Alexis Stamatakis edited this page Jul 8, 2017 · 4 revisions

RogueNaRok is an algorithm for the identification of rogue taxa in a tree set.

Table of Contents

How do I install it?

Download the code and run the "make" command.

For a parallel version of the RogueNaRok algorithm, use "make mode=parallel". Note that, the parallel version requires the pthreads-library. Running one of the programs without arguments will trigger the help message.

What are Rogue Taxa?

Rogue taxa are wandering taxa, that assume plenty phylogenetic positions in a set of bootstrap (or Bayesian sampled) trees. Usually ambivalent or insufficient phylogenetic signal is the reason for this phenomenon. Thereby, they decrease resolution and/or support in the consensus tree.
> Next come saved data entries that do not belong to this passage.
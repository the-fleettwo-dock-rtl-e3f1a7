// fleet_pkg: word, instruction and packet formats shared by the dock blocks.
//
// A machine word is 37 bits. An instruction is 26 bits, so that an instruction
// and an 11-bit dispatch path share one word: word bits 37..12 hold the
// instruction and bits 11..1 the path from the dispatching dock to the
// executing dock. In this file bit k of the 1-based numbering is index k-1.
//
// Instruction layout (26 bits, index 25..0):
//   [25] I   interruptible (may be torpedoed)
//   [24] OS  one shot: 0 = part of the outer loop, 1 = runs once
//   [23:22] P predicate: 00 if A, 10 if B, 11 always, 01 reserved (never)
//   [21:0]  body, decoded by bits [21:19]:
//     1 SEL  literal    SEL=[20:19], Literal[19:1]=[18:0]
//     0 11   literalhi  Literal[18:1]=[17:0] -> D[37:20]
//     0 10   literallo  Literal[19:1]=[18:0] -> D[19:1]
//     0 00   move       [18]Ti [17]Di [16]Dc [15]Do [14]To [13]PD,
//                       [12:11] reserved, [10:0] path
//     0 01   [18]=0 setFlags: [17:12] nextA, [11:6] nextB, [5:0] nextS
//            [18]=1 [17:16]: 00 setInner, 01 setOuter, 10 tail, 11 no-op
//                   setInner/setOuter: [15:14] mode (00 literal,
//                   01 from data latch, 10 decrement), [13:0] literal
// The literal family and the setFlags input order (A, ~A, B, ~B, S, ~S from
// the most significant bit down) follow the specification; the codes of move,
// setFlags, setInner, setOuter and tail, and the move fields, are this
// design's own, placed in the two opcodes the literal family leaves free.
package fleet_pkg;

  localparam int unsigned WORD_W  = 37;
  localparam int unsigned INSTR_W = 26;
  localparam int unsigned PATH_W  = 11;
  localparam int unsigned LIT_W   = 14;   // literal field of setInner/setOuter

  typedef logic [WORD_W-1:0]  word_t;
  typedef logic [INSTR_W-1:0] instr_t;
  typedef logic [PATH_W-1:0]  path_t;

  // A packet as it leaves a dock for the switch fabric. A token carries no
  // meaningful payload.
  typedef struct packed {
    logic  token;
    path_t path;
    word_t payload;
  } packet_t;

  typedef enum logic [1:0] {
    PRED_A      = 2'b00,
    PRED_NEVER  = 2'b01,
    PRED_B      = 2'b10,
    PRED_ALWAYS = 2'b11
  } pred_e;

  typedef enum logic [3:0] {
    OP_MOVE,
    OP_LITERAL,
    OP_LITHI,
    OP_LITLO,
    OP_SETFLAGS,
    OP_SETINNER,
    OP_SETOUTER,
    OP_TAIL,
    OP_NOP
  } op_e;

  typedef enum logic [1:0] {
    LC_LITERAL = 2'b00,
    LC_DATA    = 2'b01,
    LC_DEC     = 2'b10,
    LC_NONE    = 2'b11
  } lc_mode_e;

  // Decoded fields of one instruction.
  typedef struct packed {
    logic       intr;
    logic       os;
    pred_e      pred;
    op_e        op;
    logic [1:0] sel;
    logic [18:0] literal;
    logic       ti, di, dc, dout, tout, pd;
    path_t      path;
    logic [5:0] next_a, next_b, next_s;
    lc_mode_e   lc_mode;
    logic [LIT_W-1:0] lc_lit;
  } dec_t;

  function automatic op_e opcode(instr_t i);
    if (i[21])                 return OP_LITERAL;
    else if (i[20:19] == 2'b11) return OP_LITHI;
    else if (i[20:19] == 2'b10) return OP_LITLO;
    else if (i[20:19] == 2'b00) return OP_MOVE;
    else if (!i[18])           return OP_SETFLAGS;
    else begin
      case (i[17:16])
        2'b00:   return OP_SETINNER;
        2'b01:   return OP_SETOUTER;
        2'b10:   return OP_TAIL;
        default: return OP_NOP;
      endcase
    end
  endfunction

  function automatic dec_t decode(instr_t i);
    dec_t d;
    d.intr    = i[25];
    d.os      = i[24];
    d.pred    = pred_e'(i[23:22]);
    d.op      = opcode(i);
    d.sel     = i[20:19];
    d.literal = i[18:0];
    d.ti      = i[18];
    d.di      = i[17];
    d.dc      = i[16];
    d.dout    = i[15];
    d.tout    = i[14];
    d.pd      = i[13];
    d.path    = i[10:0];
    d.next_a  = i[17:12];
    d.next_b  = i[11:6];
    d.next_s  = i[5:0];
    d.lc_mode = lc_mode_e'(i[15:14]);
    d.lc_lit  = i[13:0];
    return d;
  endfunction

  // Instruction word of a dispatched packet: the instruction sits in the
  // upper 26 bits, the dispatch path in the lower 11.
  function automatic instr_t instr_of_word(word_t w);
    return w[WORD_W-1:PATH_W];
  endfunction

  // Encoders used by testbenches and by anyone assembling dock programs.
  function automatic instr_t enc_head(logic intr, logic os, pred_e p);
    instr_t i = '0;
    i[25] = intr; i[24] = os; i[23:22] = p;
    return i;
  endfunction

  function automatic instr_t enc_move(logic intr, logic os, pred_e p,
                                      logic ti, logic di, logic dc,
                                      logic dout, logic tout, logic pd,
                                      path_t path);
    instr_t i = enc_head(intr, os, p);
    i[21:19] = 3'b000;
    i[18] = ti; i[17] = di; i[16] = dc; i[15] = dout; i[14] = tout; i[13] = pd;
    i[10:0] = path;
    return i;
  endfunction

  function automatic instr_t enc_literal(logic os, pred_e p, logic [1:0] sel,
                                         logic [18:0] lit);
    instr_t i = enc_head(1'b0, os, p);
    i[21] = 1'b1; i[20:19] = sel; i[18:0] = lit;
    return i;
  endfunction

  function automatic instr_t enc_lithi(logic os, pred_e p, logic [17:0] lit);
    instr_t i = enc_head(1'b0, os, p);
    i[21:19] = 3'b011; i[17:0] = lit;
    return i;
  endfunction

  function automatic instr_t enc_litlo(logic os, pred_e p, logic [18:0] lit);
    instr_t i = enc_head(1'b0, os, p);
    i[21:19] = 3'b010; i[18:0] = lit;
    return i;
  endfunction

  function automatic instr_t enc_setflags(logic os, pred_e p, logic [5:0] na,
                                          logic [5:0] nb, logic [5:0] ns);
    instr_t i = enc_head(1'b0, os, p);
    i[21:19] = 3'b001; i[18] = 1'b0;
    i[17:12] = na; i[11:6] = nb; i[5:0] = ns;
    return i;
  endfunction

  function automatic instr_t enc_setloop(logic outer, logic os, pred_e p,
                                         lc_mode_e m, logic [LIT_W-1:0] lit);
    instr_t i = enc_head(1'b0, os, p);
    i[21:19] = 3'b001; i[18] = 1'b1;
    i[17:16] = outer ? 2'b01 : 2'b00;
    i[15:14] = m; i[13:0] = lit;
    return i;
  endfunction

  function automatic instr_t enc_tail();
    instr_t i = '0;
    i[21:19] = 3'b001; i[18] = 1'b1; i[17:16] = 2'b10;
    return i;
  endfunction

  // setFlags input selectors, one bit per input
  localparam logic [5:0] F_A = 6'b100000, F_NA = 6'b010000,
                         F_B = 6'b001000, F_NB = 6'b000100,
                         F_S = 6'b000010, F_NS = 6'b000001;

endpackage
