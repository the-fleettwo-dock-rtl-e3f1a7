// fleet_data_latch: the dock's 37-bit data latch D.
//
// D is loaded in one of four ways, at most one per cycle:
//   capture     D <= in_word (a word taken from the data destination at an
//               input dock, or from the ship at an output dock)
//   literalhi   D[37:20] <= Literal[18:1]; D[19:1] unchanged
//   literallo   D[19:1]  <= Literal[19:1]; D[37:20] unchanged
//   literal     by SEL: 00 D = {Literal[18:1], 19 zeros}
//                       01 D = {Literal[18:1], 19 ones}
//                       10 D = {18 zeros, Literal[19:1]}
//                       11 D = {18 ones,  Literal[19:1]}
// These follow the specification's literal table. Each load that writes bit 37
// also raises s_load with the new bit 37 as s_value so that the S flag
// follows it; literallo does not write bit 37. D resets to 0, a choice of
// this design. The new value is visible after the clock edge.
module fleet_data_latch
  import fleet_pkg::*;
(
  input  logic        clk,
  input  logic        rst_n,
  input  logic        capture,
  input  word_t       in_word,
  input  logic        lit_en,
  input  op_e         lit_op,
  input  logic [1:0]  sel,
  input  logic [18:0] literal,
  output word_t       d,
  output logic        s_load,
  output logic        s_value
);
  word_t d_next;
  logic  load;

  always_comb begin
    d_next = d;
    load   = 1'b1;
    if (capture) begin
      d_next = in_word;
    end else if (lit_en && lit_op == OP_LITHI) begin
      d_next[36:19] = literal[17:0];
    end else if (lit_en && lit_op == OP_LITLO) begin
      d_next[18:0] = literal[18:0];
      load         = 1'b0;
    end else if (lit_en && lit_op == OP_LITERAL) begin
      unique case (sel)
        2'b00: d_next = {literal[17:0], 19'h00000};
        2'b01: d_next = {literal[17:0], 19'h7FFFF};
        2'b10: d_next = {18'h00000, literal[18:0]};
        2'b11: d_next = {18'h3FFFF, literal[18:0]};
      endcase
    end else begin
      load = 1'b0;
    end
  end

  assign s_load  = load;
  assign s_value = d_next[36];

  always_ff @(posedge clk or negedge rst_n) begin
    if (!rst_n) d <= '0;
    else        d <= d_next;
  end

endmodule
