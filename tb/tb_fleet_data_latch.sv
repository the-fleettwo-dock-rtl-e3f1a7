// tb_fleet_data_latch: every literal form and capture, against values worked
// out from the literal table, with the S update that follows bit 37.
module tb_fleet_data_latch;
  import fleet_pkg::*;
  logic clk = 0, rst_n = 0;
  logic capture, lit_en, s_load, s_value;
  word_t in_word, d, exp_d;
  op_e lit_op;
  logic [1:0] sel;
  logic [18:0] literal;
  int checks = 0, failures = 0;

  fleet_data_latch dut (.*);
  always #5 clk = ~clk;

  task automatic check(bit ok, string what);
    checks++;
    if (!ok) begin failures++; $display("FAIL %s d=%h exp=%h", what, d, exp_d); end
  endtask

  initial begin
    repeat (50000) @(posedge clk);
    failures++;
    $display("TB_RESULT checks=%0d failures=%0d", checks, failures);
    $finish;
  end

  initial begin
    capture = 0; lit_en = 0; lit_op = OP_LITERAL; sel = 0; literal = 0; in_word = 0;
    exp_d = '0;
    repeat (2) @(posedge clk);
    rst_n = 1;
    @(negedge clk);
    check(d == '0, "reset");
    for (int n = 0; n < 2000; n++) begin
      int k;
      logic exp_sl;
      k = $urandom_range(0, 5);
      capture = 0; lit_en = 0;
      literal = 19'($urandom);
      in_word = {5'($urandom), $urandom};
      sel = 2'($urandom);
      exp_sl = 1'b1;
      case (k)
        0: begin capture = 1; exp_d = in_word; end
        1: begin lit_en = 1; lit_op = OP_LITHI;
                 for (int b = 0; b < 18; b++) exp_d[19 + b] = literal[b]; end
        2: begin lit_en = 1; lit_op = OP_LITLO; exp_sl = 1'b0;
                 for (int b = 0; b < 19; b++) exp_d[b] = literal[b]; end
        3, 4: begin lit_en = 1; lit_op = OP_LITERAL;
                 for (int b = 0; b < 18; b++) exp_d[19 + b] = sel[1] ? sel[0] : literal[b];
                 for (int b = 0; b < 19; b++) exp_d[b] = sel[1] ? literal[b] : sel[0];
           end
        default: exp_sl = 1'b0;   // idle: D holds
      endcase
      #1;
      check(s_load == exp_sl, "s_load");
      if (exp_sl) check(s_value == exp_d[36], "s_value");
      @(negedge clk);
      check(d == exp_d, $sformatf("load kind %0d", k));
    end
    $display("TB_RESULT checks=%0d failures=%0d", checks, failures);
    $finish;
  end
endmodule
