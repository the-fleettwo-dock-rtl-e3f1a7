// tb_fleet_fifo: random pushes and pops against a queue model. Checks the
// data order, the count, that in_ready falls exactly when DEPTH words are
// held, and that a word written in one cycle is readable in the next.
module tb_fleet_fifo;
  localparam int unsigned W = 37, DEPTH = 4;
  logic clk = 0, rst_n = 0;
  logic in_valid, in_ready, out_valid, out_ready;
  logic [W-1:0] in_data, out_data;
  logic [$clog2(DEPTH+1)-1:0] count;
  int checks = 0, failures = 0, cycles = 0;
  logic [W-1:0] model[$];

  fleet_fifo #(.WIDTH(W), .DEPTH(DEPTH)) dut (.*);

  always #5 clk = ~clk;

  task automatic check(bit ok, string what);
    checks++;
    if (!ok) begin failures++; $display("FAIL %s at cycle %0d", what, cycles); end
  endtask

  initial begin
    repeat (20000) @(posedge clk);
    failures++;
    $display("watchdog expired");
    $display("TB_RESULT checks=%0d failures=%0d", checks, failures);
    $finish;
  end

  initial begin
    in_valid = 0; out_ready = 0; in_data = '0;
    repeat (2) @(posedge clk);
    rst_n = 1;
    for (int n = 0; n < 3000; n++) begin
      @(negedge clk);
      cycles++;
      check(count == model.size(), "count");
      check(in_ready == (model.size() < DEPTH), "in_ready");
      check(out_valid == (model.size() != 0), "out_valid");
      if (out_valid && model.size() != 0) check(out_data == model[0], "data order");
      in_valid  = ($urandom_range(0, 99) < ((n / 500) % 2 ? 80 : 35));
      out_ready = ($urandom_range(0, 99) < ((n / 500) % 2 ? 35 : 80));
      in_data   = {$urandom, $urandom};
      @(posedge clk);
      if (out_valid && out_ready) void'(model.pop_front());
      if (in_valid && in_ready) model.push_back(in_data);
    end
    $display("TB_RESULT checks=%0d failures=%0d", checks, failures);
    $finish;
  end
endmodule
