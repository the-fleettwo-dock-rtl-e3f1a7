// fleet_flags: the dock's three flags A, B and S and the predicate test.
//
// A and B are general-purpose flags; S is the summary flag. The predicate
// output evaluates a two-bit predicate code against the current flags: 00 "if
// A", 10 "if B", 11 "always"; the code 01 is left open by the specification and is
// treated here as "never". setFlags (set_en) gives each flag the OR of the
// inputs selected by its 6-bit field, bits 6..1 selecting A, ~A, B, ~B, S and
// ~S of the old flag values; an empty field gives 0. Whenever bit 37 of the
// data latch is loaded, s_load carries that bit into S. If both happen in one
// cycle, setFlags wins (they cannot, in the dock). All flags reset to 0, a
// choice of this design. Updates take effect on the next clock edge.
module fleet_flags
  import fleet_pkg::*;
(
  input  logic       clk,
  input  logic       rst_n,
  input  logic       set_en,
  input  logic [5:0] next_a,
  input  logic [5:0] next_b,
  input  logic [5:0] next_s,
  input  logic       s_load,
  input  logic       s_value,
  input  pred_e      pred,
  output logic       pred_true,
  output logic       flag_a,
  output logic       flag_b,
  output logic       flag_s
);
  logic [5:0] inputs;

  // Input vector in the order of the setFlags fields, most significant first.
  assign inputs = {flag_a, !flag_a, flag_b, !flag_b, flag_s, !flag_s};

  always_comb begin
    unique case (pred)
      PRED_A:      pred_true = flag_a;
      PRED_B:      pred_true = flag_b;
      PRED_ALWAYS: pred_true = 1'b1;
      default:     pred_true = 1'b0;
    endcase
  end

  always_ff @(posedge clk or negedge rst_n) begin
    if (!rst_n) begin
      flag_a <= 1'b0;
      flag_b <= 1'b0;
      flag_s <= 1'b0;
    end else if (set_en) begin
      flag_a <= |(next_a & inputs);
      flag_b <= |(next_b & inputs);
      flag_s <= |(next_s & inputs);
    end else if (s_load) begin
      flag_s <= s_value;
    end
  end

endmodule
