// tb_fleet_flags: exhaustive check of the setFlags OR-of-inputs rule over all
// flag states and field values, of S following D bit 37, and of the
// predicate codes.
module tb_fleet_flags;
  import fleet_pkg::*;
  logic clk = 0, rst_n = 0;
  logic set_en, s_load, s_value, pred_true, flag_a, flag_b, flag_s;
  logic [5:0] next_a, next_b, next_s;
  pred_e pred;
  int checks = 0, failures = 0;

  fleet_flags dut (.*);
  always #5 clk = ~clk;

  task automatic check(bit ok, string what);
    checks++;
    if (!ok) begin failures++; $display("FAIL %s", what); end
  endtask

  function automatic logic ref_or(logic [5:0] f, logic a, logic b, logic s);
    logic r = 1'b0;
    if (f[5]) r |= a;
    if (f[4]) r |= !a;
    if (f[3]) r |= b;
    if (f[2]) r |= !b;
    if (f[1]) r |= s;
    if (f[0]) r |= !s;
    return r;
  endfunction

  // Put the flags in state {a,b,s} using constant fields (A := a, ...).
  task automatic force_state(logic a, logic b, logic s);
    @(negedge clk);
    set_en = 1; s_load = 0;
    next_a = a ? (F_A | F_NA) : 6'b0;
    next_b = b ? (F_B | F_NB) : 6'b0;
    next_s = s ? (F_S | F_NS) : 6'b0;
    @(negedge clk);
    set_en = 0;
  endtask

  initial begin
    repeat (100000) @(posedge clk);
    failures++;
    $display("TB_RESULT checks=%0d failures=%0d", checks, failures);
    $finish;
  end

  initial begin
    set_en = 0; s_load = 0; s_value = 0; next_a = 0; next_b = 0; next_s = 0;
    pred = PRED_ALWAYS;
    repeat (2) @(posedge clk);
    rst_n = 1;
    @(negedge clk);
    check({flag_a, flag_b, flag_s} == 3'b000, "reset value");
    for (int st = 0; st < 8; st++) begin
      for (int f = 0; f < 64; f++) begin
        logic a, b, s;
        {a, b, s} = 3'(st);
        force_state(a, b, s);
        check({flag_a, flag_b, flag_s} == {a, b, s}, "state setup");
        // predicates
        pred = PRED_A;      #1 check(pred_true == a, "pred A");
        pred = PRED_B;      #1 check(pred_true == b, "pred B");
        pred = PRED_ALWAYS; #1 check(pred_true == 1'b1, "pred always");
        pred = PRED_NEVER;  #1 check(pred_true == 1'b0, "pred reserved");
        // setFlags with field f for A, rotated fields for B and S
        set_en = 1;
        next_a = 6'(f); next_b = 6'(f ^ 6'h15); next_s = 6'(63 - f);
        @(negedge clk);
        set_en = 0;
        check(flag_a == ref_or(6'(f), a, b, s), "nextA");
        check(flag_b == ref_or(6'(f ^ 6'h15), a, b, s), "nextB");
        check(flag_s == ref_or(6'(63 - f), a, b, s), "nextS");
      end
    end
    // S follows bit 37 of the data latch
    for (int k = 0; k < 8; k++) begin
      logic v, a0, b0;
      v = 1'(k); a0 = flag_a; b0 = flag_b;
      s_load = 1; s_value = v;
      @(negedge clk);
      s_load = 0;
      check(flag_s == v && flag_a == a0 && flag_b == b0, "S load");
    end
    $display("TB_RESULT checks=%0d failures=%0d", checks, failures);
    $finish;
  end
endmodule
Removing (resp. pruning) them from a tree set may produce a more informative consensus tree.

What is the input data?

The input needs to be a set of fully bifurcating unrooted trees in Newick format contained in one single tree file.

What is RogueNaRok not?

This is important to emphasize: RogueNaRok identifies rogue taxa that fit the definition above. Every taxon that has a detrimental effect on the support in a consensus tree is considered a rogue taxon and therefore can be detected by RogueNaRok based on the bootstrap trees. Other classes of nasty taxa that produce effects like long branch attraction or problems with convergent evolution will not be detected by RogueNaRok, if they do not have a negative effect on the support.

What are specific features of your implementation/ algorithm?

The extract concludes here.